Task instructions » If a line holds the word "with", copy it from the entries.

Collected data:
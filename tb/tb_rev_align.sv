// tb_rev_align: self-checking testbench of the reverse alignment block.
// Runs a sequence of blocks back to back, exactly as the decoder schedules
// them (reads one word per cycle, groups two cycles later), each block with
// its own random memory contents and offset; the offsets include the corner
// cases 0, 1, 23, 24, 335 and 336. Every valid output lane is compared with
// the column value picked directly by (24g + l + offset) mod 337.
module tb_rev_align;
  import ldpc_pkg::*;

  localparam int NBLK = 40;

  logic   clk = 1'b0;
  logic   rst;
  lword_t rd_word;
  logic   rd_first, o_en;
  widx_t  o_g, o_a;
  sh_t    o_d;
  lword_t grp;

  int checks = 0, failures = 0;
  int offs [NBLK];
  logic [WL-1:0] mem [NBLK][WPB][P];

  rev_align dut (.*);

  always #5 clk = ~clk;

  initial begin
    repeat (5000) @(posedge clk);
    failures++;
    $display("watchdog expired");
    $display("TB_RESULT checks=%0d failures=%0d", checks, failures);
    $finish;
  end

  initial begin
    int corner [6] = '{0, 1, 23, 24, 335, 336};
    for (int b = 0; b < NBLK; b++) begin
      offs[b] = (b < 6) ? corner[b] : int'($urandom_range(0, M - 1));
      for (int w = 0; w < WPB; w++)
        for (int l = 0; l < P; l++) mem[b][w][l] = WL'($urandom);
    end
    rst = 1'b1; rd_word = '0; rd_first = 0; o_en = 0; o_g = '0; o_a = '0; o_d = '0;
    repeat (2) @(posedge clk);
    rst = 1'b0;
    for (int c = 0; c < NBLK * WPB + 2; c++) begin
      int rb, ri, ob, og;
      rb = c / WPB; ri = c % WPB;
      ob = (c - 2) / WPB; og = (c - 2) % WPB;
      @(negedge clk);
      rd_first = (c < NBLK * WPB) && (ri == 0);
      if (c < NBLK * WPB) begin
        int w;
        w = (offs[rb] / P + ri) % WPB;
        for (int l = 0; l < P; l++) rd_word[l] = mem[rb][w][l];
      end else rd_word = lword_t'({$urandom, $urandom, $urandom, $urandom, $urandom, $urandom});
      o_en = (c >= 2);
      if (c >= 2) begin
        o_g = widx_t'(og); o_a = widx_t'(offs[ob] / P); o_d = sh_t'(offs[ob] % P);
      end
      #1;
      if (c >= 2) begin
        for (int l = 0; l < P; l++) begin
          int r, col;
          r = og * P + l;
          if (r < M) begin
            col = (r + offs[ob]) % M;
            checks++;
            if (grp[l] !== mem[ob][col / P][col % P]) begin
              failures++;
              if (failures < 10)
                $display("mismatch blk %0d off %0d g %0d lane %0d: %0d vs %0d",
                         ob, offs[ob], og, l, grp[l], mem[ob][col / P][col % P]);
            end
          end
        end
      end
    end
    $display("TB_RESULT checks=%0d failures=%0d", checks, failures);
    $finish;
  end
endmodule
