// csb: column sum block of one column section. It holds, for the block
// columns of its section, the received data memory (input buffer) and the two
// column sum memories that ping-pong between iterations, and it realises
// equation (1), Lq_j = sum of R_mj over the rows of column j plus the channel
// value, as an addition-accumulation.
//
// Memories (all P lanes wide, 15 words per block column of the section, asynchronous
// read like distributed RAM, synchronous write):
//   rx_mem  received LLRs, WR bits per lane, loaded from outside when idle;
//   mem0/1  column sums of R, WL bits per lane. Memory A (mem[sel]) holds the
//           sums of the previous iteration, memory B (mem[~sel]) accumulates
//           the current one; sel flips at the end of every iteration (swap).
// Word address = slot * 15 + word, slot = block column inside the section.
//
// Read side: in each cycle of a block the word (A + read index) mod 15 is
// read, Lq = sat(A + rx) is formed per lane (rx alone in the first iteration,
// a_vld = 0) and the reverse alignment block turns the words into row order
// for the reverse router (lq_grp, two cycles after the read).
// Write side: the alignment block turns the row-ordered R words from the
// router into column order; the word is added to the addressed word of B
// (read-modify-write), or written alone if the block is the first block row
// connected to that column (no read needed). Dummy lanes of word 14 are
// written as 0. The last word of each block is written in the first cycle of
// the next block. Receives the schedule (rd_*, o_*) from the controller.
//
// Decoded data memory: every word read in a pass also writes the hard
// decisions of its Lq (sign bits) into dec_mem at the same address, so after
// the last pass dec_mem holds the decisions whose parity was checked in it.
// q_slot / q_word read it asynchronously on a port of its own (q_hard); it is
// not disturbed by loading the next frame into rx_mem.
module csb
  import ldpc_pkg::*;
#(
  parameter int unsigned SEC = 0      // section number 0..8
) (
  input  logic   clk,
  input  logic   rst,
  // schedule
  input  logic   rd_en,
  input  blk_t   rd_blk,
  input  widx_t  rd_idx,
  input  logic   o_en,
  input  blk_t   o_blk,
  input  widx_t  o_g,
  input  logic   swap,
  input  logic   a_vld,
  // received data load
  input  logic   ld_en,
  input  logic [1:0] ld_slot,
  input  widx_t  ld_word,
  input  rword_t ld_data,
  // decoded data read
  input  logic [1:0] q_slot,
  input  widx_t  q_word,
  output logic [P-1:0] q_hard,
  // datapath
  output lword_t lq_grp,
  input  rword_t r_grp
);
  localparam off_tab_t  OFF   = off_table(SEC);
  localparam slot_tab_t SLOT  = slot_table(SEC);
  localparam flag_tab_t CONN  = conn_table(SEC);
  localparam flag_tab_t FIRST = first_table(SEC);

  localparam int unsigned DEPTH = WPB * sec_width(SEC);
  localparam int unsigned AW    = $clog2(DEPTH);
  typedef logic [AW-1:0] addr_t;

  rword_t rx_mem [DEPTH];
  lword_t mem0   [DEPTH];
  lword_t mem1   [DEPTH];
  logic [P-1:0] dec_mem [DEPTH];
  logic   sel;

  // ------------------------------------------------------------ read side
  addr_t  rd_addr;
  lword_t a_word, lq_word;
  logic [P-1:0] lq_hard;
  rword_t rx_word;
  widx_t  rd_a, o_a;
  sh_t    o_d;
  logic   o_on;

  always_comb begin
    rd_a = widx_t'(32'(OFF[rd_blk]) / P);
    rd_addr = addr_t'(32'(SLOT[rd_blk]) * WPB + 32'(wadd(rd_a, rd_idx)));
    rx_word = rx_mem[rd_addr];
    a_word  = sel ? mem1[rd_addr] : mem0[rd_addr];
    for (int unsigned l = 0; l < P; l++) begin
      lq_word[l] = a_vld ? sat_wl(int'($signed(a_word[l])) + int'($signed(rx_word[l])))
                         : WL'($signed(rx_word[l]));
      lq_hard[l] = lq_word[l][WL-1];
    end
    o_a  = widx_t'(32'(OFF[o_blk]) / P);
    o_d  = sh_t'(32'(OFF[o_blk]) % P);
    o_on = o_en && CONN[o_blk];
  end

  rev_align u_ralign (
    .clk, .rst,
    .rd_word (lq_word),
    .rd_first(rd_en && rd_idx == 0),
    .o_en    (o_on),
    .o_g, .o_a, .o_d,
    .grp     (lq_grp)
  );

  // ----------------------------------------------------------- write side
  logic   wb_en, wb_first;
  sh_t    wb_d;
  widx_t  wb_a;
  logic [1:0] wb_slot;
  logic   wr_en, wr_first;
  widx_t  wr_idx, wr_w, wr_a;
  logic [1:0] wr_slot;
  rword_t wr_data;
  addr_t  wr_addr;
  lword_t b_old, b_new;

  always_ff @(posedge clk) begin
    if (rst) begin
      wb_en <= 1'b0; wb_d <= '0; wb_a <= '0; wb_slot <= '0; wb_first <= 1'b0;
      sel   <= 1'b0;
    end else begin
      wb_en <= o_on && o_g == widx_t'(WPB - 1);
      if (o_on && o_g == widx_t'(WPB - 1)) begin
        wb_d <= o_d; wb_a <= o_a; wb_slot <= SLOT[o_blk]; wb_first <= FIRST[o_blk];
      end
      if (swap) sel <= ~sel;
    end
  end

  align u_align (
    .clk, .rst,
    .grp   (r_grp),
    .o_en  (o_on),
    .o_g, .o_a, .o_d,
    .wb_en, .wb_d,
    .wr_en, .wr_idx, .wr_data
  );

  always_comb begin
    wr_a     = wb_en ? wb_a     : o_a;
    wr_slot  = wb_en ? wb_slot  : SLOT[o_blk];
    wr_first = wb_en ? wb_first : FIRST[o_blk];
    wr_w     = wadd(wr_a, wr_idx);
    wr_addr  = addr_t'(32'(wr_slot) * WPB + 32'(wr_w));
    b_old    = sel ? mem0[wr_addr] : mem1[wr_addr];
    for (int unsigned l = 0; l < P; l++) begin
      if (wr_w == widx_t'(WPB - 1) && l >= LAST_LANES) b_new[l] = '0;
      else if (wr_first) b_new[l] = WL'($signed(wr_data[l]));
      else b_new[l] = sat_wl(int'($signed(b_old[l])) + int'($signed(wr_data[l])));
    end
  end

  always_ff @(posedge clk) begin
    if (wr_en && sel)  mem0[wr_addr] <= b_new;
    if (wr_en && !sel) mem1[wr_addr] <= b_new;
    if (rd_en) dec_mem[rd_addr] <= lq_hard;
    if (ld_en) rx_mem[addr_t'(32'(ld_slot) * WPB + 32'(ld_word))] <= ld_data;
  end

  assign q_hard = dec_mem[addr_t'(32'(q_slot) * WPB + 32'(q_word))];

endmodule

Solution »
// them (reads one word per cycle, groups two cycles later), each block with
// cases 0, 1, 23, 24, 335 and 336. Every valid output lane is compared with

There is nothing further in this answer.